You know you’re a senior when the Student Union “Reservation Training” quiz is the hardest assessment of this semester thus far.
As a 3L, second semester, law student, my feelings about class: I’m here so I won’t get fined.
SBP campaigns: Trying to outwhite the Daily Tar Heel since 1893.
To the person sprawled out on a couch in a crowded Union: Can I get you anything? A pillow? Some popcorn? A course on common courtesy?
I didn’t win the basketball lottery or get that job. And only one was nice enough to send me a rejection email.
To the girl walking out of the Genome Science Building in shorts — why hasn’t natural selection gotten to you yet?
To the girl who decided it was a good idea to print 120 pages at the UL between a class change — WHY?
The joy of having a small discussion-based class turns into sheer terror when you realize there is a hole in the crotch of your jeans.

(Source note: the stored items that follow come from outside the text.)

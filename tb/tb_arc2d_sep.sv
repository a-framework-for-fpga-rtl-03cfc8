// tb_arc2d_sep: self-checking testbench of Arc2D-I, the separable multi-level
// 2-D DBWT on one shared filter bank, at N = 32 and J = 3.
//
// Sends three 32 x 32 frames of 9-bit pixels: two random ones (the second
// with random input gaps) and an extreme checkerboard. It checks the LH, HL
// and HH subbands of all three levels and the final LL^3, position by
// position with their frame-start flags, against the reference model
// (rows, then columns, each pass rounded) applied level after level. It also
// checks that a back-to-back frame takes at least N^2 cycles and no more
// than the bank's row and column jobs need (about 2 N^2 (1 + 1/4 + 1/16) plus
// a few cycles per job).
module tb_arc2d_sep;
  import dbwt_ref_pkg::*;

  localparam int N = 32;
  localparam int J = 3;

  logic clk = 0, rst_n = 0;
  always #5 clk = ~clk;
  int checks = 0, failures = 0, cycle = 0;
  always @(posedge clk) cycle <= cycle + 1;

  logic x_valid = 0, x_first = 0, x_ready;
  logic signed [8:0] x = 0;
  logic det_valid [J], det_first [J];
  logic signed [15:0] lh [J], hl [J], hh [J];
  logic ll_valid, ll_first;
  logic signed [15:0] ll;

  arc2d_sep #(.N(N), .J(J)) dut (.*);

  int q_lh[J][$], q_hl[J][$], q_hh[J][$], q_f[J][$];
  int q_ll[$], q_llf[$];

  always @(posedge clk) if (rst_n) begin
    for (int j = 0; j < J; j++) if (det_valid[j]) begin
      checks++;
      if (q_lh[j].size() == 0) begin failures++; $display("extra level %0d", j+1); end
      else begin
        int b, c, d, f;
        b = q_lh[j].pop_front(); c = q_hl[j].pop_front(); d = q_hh[j].pop_front();
        f = q_f[j].pop_front();
        if (int'(lh[j]) != b || int'(hl[j]) != c || int'(hh[j]) != d || int'(det_first[j]) != f) begin
          failures++;
          $display("level %0d got %0d %0d %0d exp %0d %0d %0d", j+1, lh[j], hl[j], hh[j], b, c, d);
        end
      end
    end
    if (ll_valid) begin
      checks++;
      if (q_ll.size() == 0) begin failures++; $display("extra LL"); end
      else begin
        int a, f;
        a = q_ll.pop_front(); f = q_llf.pop_front();
        if (int'(ll) != a || int'(ll_first) != f) begin
          failures++; $display("LL got %0d exp %0d", ll, a);
        end
      end
    end
  end

  // One frame on the shared filter bank: at every level N/2^j rows of
  // N/2^j samples (one per cycle) and N/2^(j+1) column jobs of N/2^j columns
  // (two cycles each), plus at most 8 cycles per job to drain the bank
  // (about 2 N^2 (1 + 1/4 + 1/16) for large N).
  function automatic int frame_bound();
    int t = 0;
    for (int j = 0; j < J; j++)
      t += (N >> j) * ((N >> j) + 8) + (N >> (j + 1)) * (2 * (N >> j) + 8);
    return t;
  endfunction

  task automatic put(input int v, input bit f);
    x_valid = 1; x_first = f; x = 9'(v);
    #1;
    while (!x_ready) begin @(negedge clk); #1; end
    @(negedge clk);
    x_valid = 0; x_first = 0;
  endtask

  initial begin
    repeat (3) @(negedge clk);
    rst_n = 1;
    @(negedge clk);
    for (int f = 0; f < 3; f++) begin
      iarr_t img, s, a, b, c, d;
      int t0, n;
      img = new[N*N];
      foreach (img[i]) img[i] = $signed($urandom_range(0, 511)) - 256;
      // the third frame is an extreme checkerboard, the worst case for growth
      if (f == 2) foreach (img[i]) img[i] = (((i / N) + (i % N)) % 2) ? 255 : -256;
      s = img;
      n = N;
      for (int j = 0; j < J; j++) begin
        sep2d(s, n, a, b, c, d);
        foreach (a[i]) begin
          q_lh[j].push_back(b[i]); q_hl[j].push_back(c[i]); q_hh[j].push_back(d[i]);
          q_f[j].push_back(int'(i == 0));
        end
        s = a;
        n = n / 2;
      end
      foreach (s[i]) begin q_ll.push_back(s[i]); q_llf.push_back(int'(i == 0)); end
      t0 = cycle;
      foreach (img[i]) begin
        if (f == 1) while ($urandom_range(0, 3) == 0) @(negedge clk);
        put(img[i], i == 0);
      end
      if (f != 1) begin
        checks++;
        $display("frame %0d took %0d cycles, bound %0d", f, cycle - t0, frame_bound());
        if (cycle - t0 > frame_bound() || cycle - t0 < N*N) failures++;
      end
    end
    repeat (2000) @(negedge clk);
    for (int j = 0; j < J; j++) begin
      checks++;
      if (q_lh[j].size() != 0) begin failures++; $display("level %0d: %0d missing", j+1, q_lh[j].size()); end
    end
    checks++;
    if (q_ll.size() != 0) begin failures++; $display("LL missing"); end
    $display("TB_RESULT checks=%0d failures=%0d", checks, failures);
    $finish;
  end

  initial begin
    repeat (40000) @(posedge clk);
    failures++;
    $display("watchdog expired");
    $display("TB_RESULT checks=%0d failures=%0d", checks, failures);
    $finish;
  end
endmodule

I’m sure jmpender is interesting, but she’s probably too busy hanging out with karent to meet you.
It’s my last semester at UNC and my classes couldn’t feel more irrelevant. Except statistics. We spent an hour calculating the mean weight of a Chipotle burrito and that is something I can care about.
Thong + mismatched socks = time to do laundry.
SBP election time is here. ‘Tis the season for over-the-ear-headphones and answering nonexistent phone calls and texts in the pit.
It might not have been an English class, but I still appreciate the irony of my computer breaking down in COMP 110.
A Taylor Swift ode to my post-grad future: Blank Space.
Note to professor who said: “I probably have hepatomegaly, although you can’t tell just by looking at me.” You might want to keep that to yourself.
SBP election diversity report 2015: white, white, white, white woman.